# I have the coolest wife ever!



## TheFishGuy (Apr 21, 2005)

Check it out:

http://s47.photobucket.com/albums/f197/jstraz/Argentea/


----------



## Lancerlot (Feb 22, 2006)

are thos JD? Omg a mystery! what are they. Well they have the orange redish fin line., JD and firemouths have those, It has spots on its tail.

I'm lost  What are they TFG?


----------



## Toby_H (Apr 15, 2005)

Since the folder the pics are in is titled 'Argentea'.... I'm willing to bet they are Veija Argentea...

Which I know you've been wanting for a while... Congratts!!!


----------



## jack lover (Aug 12, 2008)

They are argentia haha


----------



## Lancerlot (Feb 22, 2006)

share? I want them


----------



## TheFishGuy (Apr 21, 2005)

Yes indeed! VERY VERY EXCITED!! SOOOOOOOOOOOO EXCITED! Could you tell by the 30 pictures I took? :lol: :lol: :lol: :lol:

Could you believe I actually have them?

Funny thing is I've got the tank labeled as to what food they get on which day :lol: Last fish I did that with was... Well there wasn't one! LOL


----------



## TheFishGuy (Apr 21, 2005)

Lancerlot said:


> share? I want them


I'll get ahold of you in a couple of years when I can;t stop them from spawning!


----------



## Toby_H (Apr 15, 2005)

^^I want on that list!


----------



## TheFishGuy (Apr 21, 2005)

:lol: will do


----------



## thinking_fish (Aug 13, 2007)

oh oh where did she find them???


----------



## TheFishGuy (Apr 21, 2005)

I found them and decided we didn't have the money... Then she said to go ahead that she had saved some $$ for something else but knew how badly I wanted them...

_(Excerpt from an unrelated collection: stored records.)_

// workfetch_ctrl: Work-fetch Controller of the FTS Manager.
//
// Ready tasks sit in the single global ready queue of Picos. Each core asks
// for one more ready task through its work-fetch request queue; the
// controller accepts at most one request per cycle (round robin among
// simultaneous requesters) and records the requesting core in an order
// FIFO. The ready task at the head of Picos' queue always goes to the core
// at the head of the order FIFO, so tasks are handed out in the total order
// of the requests. A transfer waits until that core's ready queue has room.
//
// The in-order distribution follows the specification; round-robin
// tie-breaking of same-cycle requests and ORDER_DEPTH are this design's
// own. Timing: request accepted in one cycle, delivery combinational from
// Picos' ready queue to the core's ready queue, one task per cycle.
module workfetch_ctrl
  import fts_pkg::*;
#(
  parameter int N           = 30,
  parameter int ORDER_DEPTH = 64
) (
  input  logic   clk,
  input  logic   rst,
  // per-core work-fetch requests
  input  logic   [N-1:0] wf_valid,
  output logic   [N-1:0] wf_ready,
  // per-core ready queues
  output logic   [N-1:0] rdy_valid,
  input  logic   [N-1:0] rdy_ready,
  output ready_t         rdy_data,
  // global ready queue from Picos
  input  logic   picos_rdy_valid,
  output logic   picos_rdy_ready,
  input  ready_t picos_rdy_data
);
  localparam int IW = $clog2(N);

  logic [N-1:0]  gnt;
  logic [IW-1:0] gnt_idx;
  logic          any, ord_in_ready, ord_valid, ord_pop;
  logic [IW-1:0] head;

  rr_arbiter #(.N(N)) u_rr (
    .clk, .rst, .req(wf_valid), .advance(any && ord_in_ready),
    .gnt, .gnt_idx, .any);

  assign wf_ready = ord_in_ready ? gnt : '0;

  fts_fifo #(.W(IW), .DEPTH(ORDER_DEPTH)) u_order (
    .clk, .rst, .in_valid(any), .in_ready(ord_in_ready), .in_data(gnt_idx),
    .out_valid(ord_valid), .out_ready(ord_pop), .out_data(head), .count());

  always_comb begin
    rdy_valid = '0;
    if (ord_valid && picos_rdy_valid) rdy_valid[head] = 1'b1;
  end
  assign rdy_data        = picos_rdy_data;
  assign ord_pop         = ord_valid && picos_rdy_valid && rdy_ready[head];
  assign picos_rdy_ready = ord_pop;
endmodule
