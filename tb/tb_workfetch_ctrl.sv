// tb_workfetch_ctrl: cores request ready tasks in a known order (some in
// the same cycle), then Picos releases numbered ready tasks. Checks that
// the k-th task goes to the k-th accepted request, that a core whose ready
// queue is full stalls delivery without reordering, and that requests are
// refused when nothing is pending beyond order-FIFO capacity.
module tb_workfetch_ctrl;
  import fts_pkg::*;
  localparam int N = 4;
  logic clk = 0, rst = 1;
  logic [N-1:0] wf_valid, wf_ready, rdy_valid, rdy_ready;
  ready_t rdy_data, picos_rdy_data;
  logic picos_rdy_valid, picos_rdy_ready;
  int checks = 0, failures = 0;
  int order[$];
  int next_task = 0, delivered = 0;

  workfetch_ctrl #(.N(N), .ORDER_DEPTH(8)) dut (.*);
  always #5 clk = ~clk;

  initial begin
    repeat (5000) @(posedge clk);
    failures++;
    $display("TB_RESULT checks=%0d failures=%0d", checks, failures);
    $finish;
  end

  // record accepted requests in acceptance order
  always @(posedge clk)
    if (!rst) for (int i = 0; i < N; i++) if (wf_valid[i] && wf_ready[i]) order.push_back(i);

  // deliveries
  always @(posedge clk)
    if (!rst) for (int i = 0; i < N; i++)
      if (rdy_valid[i] && rdy_ready[i]) begin
        int exp_core;
        exp_core = order.pop_front();
        checks++;
        if (i != exp_core || rdy_data.sw_id != word_t'(int'(1000 + delivered))) begin
          failures++; $display("task %0d went to core %0d, expected core %0d", rdy_data.sw_id, i, exp_core);
        end
        delivered++;
      end

  task automatic request(logic [N-1:0] m);
    logic [N-1:0] acc;
    wf_valid = m;
    while (wf_valid != 0) begin
      #1 acc = wf_valid & wf_ready;  // refused ones keep asking
      @(posedge clk); #1;
      wf_valid &= ~acc;
    end
  endtask

  assign picos_rdy_data = '{picos_id: picos_id_t'(next_task + 1), sw_id: word_t'(int'(1000 + next_task))};
  always @(posedge clk) if (!rst && picos_rdy_valid && picos_rdy_ready) next_task <= next_task + 1;

  initial begin
    wf_valid = 0; picos_rdy_valid = 0; rdy_ready = '1;
    repeat (3) @(posedge clk);
    #1 rst = 0;
    request(4'b0100); request(4'b0001); request(4'b1010); request(4'b1111);
    checks++;
    if (order.size() != 8 || order[0] != 2 || order[1] != 0) begin failures++; $display("request order wrong"); end
    rdy_ready = 4'b1101;              // core 1 cannot take a task yet
    picos_rdy_valid = 1;
    repeat (6) @(posedge clk);
    #1;
    checks++;
    if (delivered != 2) begin failures++; $display("delivered %0d before core 1 stall", delivered); end
    rdy_ready = '1;
    wait (delivered == 8);
    @(posedge clk); #1;
    checks++;
    if (picos_rdy_ready) begin failures++; $display("task taken with no request"); end
    // fill the order FIFO (depth 8) and check refusal
    picos_rdy_valid = 0;
    for (int r = 0; r < 2; r++) request(4'b1111);
    wf_valid = 4'b0001; #1;
    checks++;
    if (wf_ready != 0) begin failures++; $display("request accepted with full order FIFO"); end
    wf_valid = 0;
    picos_rdy_valid = 1;
    wait (delivered == 16);
    $display("TB_RESULT checks=%0d failures=%0d", checks, failures);
    $finish;
  end
endmodule
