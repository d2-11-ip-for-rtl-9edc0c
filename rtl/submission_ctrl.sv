// submission_ctrl: Submission Controller of the FTS Manager.
//
// Makes task submissions from N cores reach Picos atomically. Each core has
// a Core Submission Handler fed by its three elementary submission queues.
// Handlers with a complete task pending raise a request carrying the
// sequence length; the Round Robin Arbiter picks one, the Guided Arbiter
// accepts it and forwards exactly that many beats from that core, and the
// Resubmission Handler passes them to Picos, replaying the sequence if Picos
// answers with a negative acknowledgement.
//
// Structure follows the specification's block diagram of the controller.
// Timing: a request is granted in the cycle it is seen while the Guided
// Arbiter is idle; beats then flow one per cycle.
module submission_ctrl
  import fts_pkg::*;
#(
  parameter int N          = 30,
  parameter int SUBQ_DEPTH = 4
) (
  input  logic  clk,
  input  logic  rst,
  // per-core elementary submission queues
  input  logic  [N-1:0] init_valid,
  output logic  [N-1:0] init_ready,
  input  init_t [N-1:0] init_data,
  input  logic  [N-1:0] info_valid,
  output logic  [N-1:0] info_ready,
  input  word_t [N-1:0] info_data,
  input  logic  [N-1:0] dep_valid,
  output logic  [N-1:0] dep_ready,
  input  dep_t  [N-1:0] dep_data,
  // submission queue to Picos
  output logic      picos_sub_valid,
  input  logic      picos_sub_ready,
  output sub_beat_t picos_sub_beat,
  output logic      picos_sub_last,
  input  logic      picos_sub_resp_valid,
  input  logic      picos_sub_resp_nack,
  output logic      resubmit
);
  localparam int IW = $clog2(N);

  logic      [N-1:0]                req_valid;
  logic      [SEQ_LEN_W-1:0]        req_len [N];
  logic      [N-1:0]                sel;
  logic      [N-1:0]                b_valid, b_ready;
  sub_beat_t [N-1:0]                b_beat;
  logic      [N-1:0]                b_last_unused;

  logic          rr_any, accept;
  logic [IW-1:0] rr_idx;
  logic [N-1:0]  rr_gnt_unused;

  logic      g_valid, g_ready, g_last;
  sub_beat_t g_beat;

  for (genvar i = 0; i < N; i++) begin : g_core
    core_sub_handler #(.SUBQ_DEPTH(SUBQ_DEPTH)) u_csh (
      .clk, .rst,
      .init_valid(init_valid[i]), .init_ready(init_ready[i]), .init_data(init_data[i]),
      .info_valid(info_valid[i]), .info_ready(info_ready[i]), .info_data(info_data[i]),
      .dep_valid(dep_valid[i]),   .dep_ready(dep_ready[i]),   .dep_data(dep_data[i]),
      .req_valid(req_valid[i]), .req_len(req_len[i]), .sel(sel[i]),
      .out_valid(b_valid[i]), .out_ready(b_ready[i]), .out_beat(b_beat[i]),
      .out_last(b_last_unused[i]));
    assign sel[i] = accept && (rr_idx == IW'(i));
  end

  rr_arbiter #(.N(N)) u_rr (
    .clk, .rst, .req(req_valid), .advance(accept),
    .gnt(rr_gnt_unused), .gnt_idx(rr_idx), .any(rr_any));

  guided_arbiter #(.N(N)) u_ga (
    .clk, .rst,
    .offer_valid(rr_any), .offer_idx(rr_idx), .offer_len(req_len[rr_idx]),
    .sel_accept(accept),
    .in_valid(b_valid), .in_ready(b_ready), .in_beat(b_beat),
    .out_valid(g_valid), .out_ready(g_ready), .out_beat(g_beat), .out_last(g_last));

  resub_handler u_rs (
    .clk, .rst,
    .in_valid(g_valid), .in_ready(g_ready), .in_beat(g_beat), .in_last(g_last),
    .out_valid(picos_sub_valid), .out_ready(picos_sub_ready),
    .out_beat(picos_sub_beat), .out_last(picos_sub_last),
    .resp_valid(picos_sub_resp_valid), .resp_nack(picos_sub_resp_nack),
    .resubmit);
endmodule
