// tb_submission_ctrl: four cores submit tasks at the same time through the
// Submission Controller to a Picos model that rejects every third attempt.
// Every sequence Picos sees must be well formed and come from one core
// (header count, SW ID, info and dependence addresses all derived from the
// same task), every task must be accepted exactly once, and replays must
// happen.
module tb_submission_ctrl;
  import fts_pkg::*;
  localparam int N = 4, T = 6;
  logic clk = 0, rst = 1;
  logic  [N-1:0] init_valid, init_ready, info_valid, info_ready, dep_valid, dep_ready;
  init_t [N-1:0] init_data;
  word_t [N-1:0] info_data;
  dep_t  [N-1:0] dep_data;
  logic picos_sub_valid, picos_sub_ready, picos_sub_last;
  logic picos_sub_resp_valid, picos_sub_resp_nack, resubmit;
  sub_beat_t picos_sub_beat;
  logic rdy_valid;
  ready_t rdy_data;
  int n_acc, n_nack, n_ret, n_bad;
  int checks = 0, failures = 0, n_resub = 0, n_seq = 0;
  int seen[word_t];

  submission_ctrl #(.N(N)) dut (.*);
  picos_model #(.NACK_EVERY(3)) u_picos (
    .clk, .rst, .sub_valid(picos_sub_valid), .sub_ready(picos_sub_ready),
    .sub_beat(picos_sub_beat), .sub_last(picos_sub_last),
    .resp_valid(picos_sub_resp_valid), .resp_nack(picos_sub_resp_nack),
    .rdy_valid, .rdy_ready(1'b1), .rdy_data,
    .ret_valid(1'b0), .ret_ready(), .ret_data('0), .ret_last(1'b0),
    .n_accepted(n_acc), .n_nacked(n_nack), .n_retired(n_ret), .n_bad_ret(n_bad));

  always #5 clk = ~clk;

  initial begin
    repeat (20000) @(posedge clk);
    failures++;
    $display("TB_RESULT checks=%0d failures=%0d", checks, failures);
    $finish;
  end

  function automatic word_t swid(int c, int k); return word_t'(int'((c + 1) * 256 + k)); endfunction
  function automatic int ndeps(int c, int k); return (c + k) % 5; endfunction
  function automatic word_t daddr(word_t id, int d); return (id << 16) + word_t'(d * 8); endfunction

  // one driver per core
  for (genvar c = 0; c < N; c++) begin : g_drv
    initial begin
      init_valid[c] = 0; info_valid[c] = 0; dep_valid[c] = 0;
      init_data[c] = '0; info_data[c] = '0; dep_data[c] = '0;
      wait (!rst);
      for (int k = 0; k < T; k++) begin
        word_t id;
        int nd;
        id = swid(c, k); nd = ndeps(c, k);
        init_valid[c] = 1; init_data[c] = '{sw_id: id, num_deps: 8'(nd)};
        @(posedge clk); while (!init_ready[c]) @(posedge clk); #1 init_valid[c] = 0;
        info_valid[c] = 1; info_data[c] = ~id;
        @(posedge clk); while (!info_ready[c]) @(posedge clk); #1 info_valid[c] = 0;
        for (int d = 0; d < nd; d++) begin
          dep_valid[c] = 1;
          dep_data[c] = '{dir: (d % 2 != 0) ? DEP_OUT : DEP_IN, two: 1'b0, addr1: '0, addr0: daddr(id, d)};
          @(posedge clk); while (!dep_ready[c]) @(posedge clk); #1 dep_valid[c] = 0;
        end
      end
    end
  end

  // Picos-side monitor
  sub_beat_t cur[$];
  always @(posedge clk) begin
    if (!rst && resubmit) n_resub++;
    if (!rst && rdy_valid) begin
      if (seen.exists(rdy_data.sw_id)) begin failures++; $display("task accepted twice"); end
      seen[rdy_data.sw_id] = 1;
    end
    if (!rst && picos_sub_valid && picos_sub_ready) begin
      cur.push_back(picos_sub_beat);
      if (picos_sub_last) begin
        word_t id;
        int nd;
        n_seq++;
        checks++;
        nd = int'(cur[0].data);
        id = cur[1].data;
        if (cur.size() != 3 + nd || cur[0].kind != BEAT_HDR || cur[1].kind != BEAT_SWID
            || cur[2].kind != BEAT_INFO || cur[2].data != ~id
            || nd != ndeps(int'(id >> 8) - 1, int'(id[7:0]))) begin
          failures++; $display("malformed sequence for %h", id);
        end else begin
          for (int d = 0; d < nd; d++) begin
            checks++;
            if (cur[3 + d].data != daddr(id, d) ||
                cur[3 + d].kind != ((d % 2 != 0) ? BEAT_DEP_OUT : BEAT_DEP_IN)) begin
              failures++; $display("interleaved/wrong dependence in %h", id);
            end
          end
        end
        cur.delete();
      end
    end
  end

  initial begin
    repeat (3) @(posedge clk);
    #1 rst = 0;
    wait (seen.num() == N * T);
    repeat (20) @(posedge clk);
    checks++; if (n_acc != N * T) begin failures++; $display("accepted %0d", n_acc); end
    checks++; if (n_nack == 0 || n_resub != n_nack) begin failures++; $display("nack %0d resub %0d", n_nack, n_resub); end
    checks++; if (n_seq != n_acc + n_nack) begin failures++; $display("sequences %0d", n_seq); end
    $display("TB_RESULT checks=%0d failures=%0d", checks, failures);
    $finish;
  end
endmodule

She was even here to acclimate them and get them in a tank 

She's the best!


----------



## Bkeen (Mar 13, 2009)

It's nice to have a cooperative woman. My better half buys me fish and even helps with water changes. :thumb:


----------



## SinisterKisses (Feb 24, 2004)

Lol I am the better half, so I get to do what I want  He just goes along with it.


----------



## TheFishGuy (Apr 21, 2005)

Sometimes I wish I was a woman. Must be nice to have all that power..... :lol:


----------



## SinisterKisses (Feb 24, 2004)

Really is!! Hahahah


----------



## TheFishGuy (Apr 21, 2005)

:lol: :lol: :lol:


----------



## heylady (Oct 14, 2004)

That's awesome!! :thumb:

Can't wait to see them all grown up!! :drooling:


----------



## M0oN (Dec 8, 2003)

I didn't know you thought they were that rare Fishguy! They're beautiful fish to be sure, but I've had them on and off over the last 3 years now several times! Probably my favorite Vieja with Zonatus being a close contender.


----------



## SinisterKisses (Feb 24, 2004)

As with every fish, being "rare" or not completely depends on where you're located. You can't get them in BC. Any argentea I've ever had have had to be shipped up from the US.


----------



## TheFishGuy (Apr 21, 2005)

They're around here but usually in the $30 range.... Rediculous in my opinion... Regani used to be around here too but not lately...


----------



## Diaster (Aug 17, 2009)

I wonder why you can only get some fish is certain locations and not others.


----------



## TheFishGuy (Apr 21, 2005)

Fish are like fashion statements... Some are in some are not...


----------



## lil mama (Nov 24, 2007)

Very nice TFG :thumb: Those are beautiful keep us up on new pics as they grow. And to Mrs. TFG =D> Nice work! Ya my husband supports my fish hobby as well. He's always saying to me "if you want that fish, get him". My husband is the best too.


----------



## M0oN (Dec 8, 2003)

when my wife and I were still dating, after I had gotten out of the Army - I was keeping a 75 gallon UniQuarium in her house that I had an upgraded MagDrive 900 on the back. I forgot to hose clamp it and got a phone call from her one morning freaked out because "The tank is shooting water out of the back onto the ceiling!"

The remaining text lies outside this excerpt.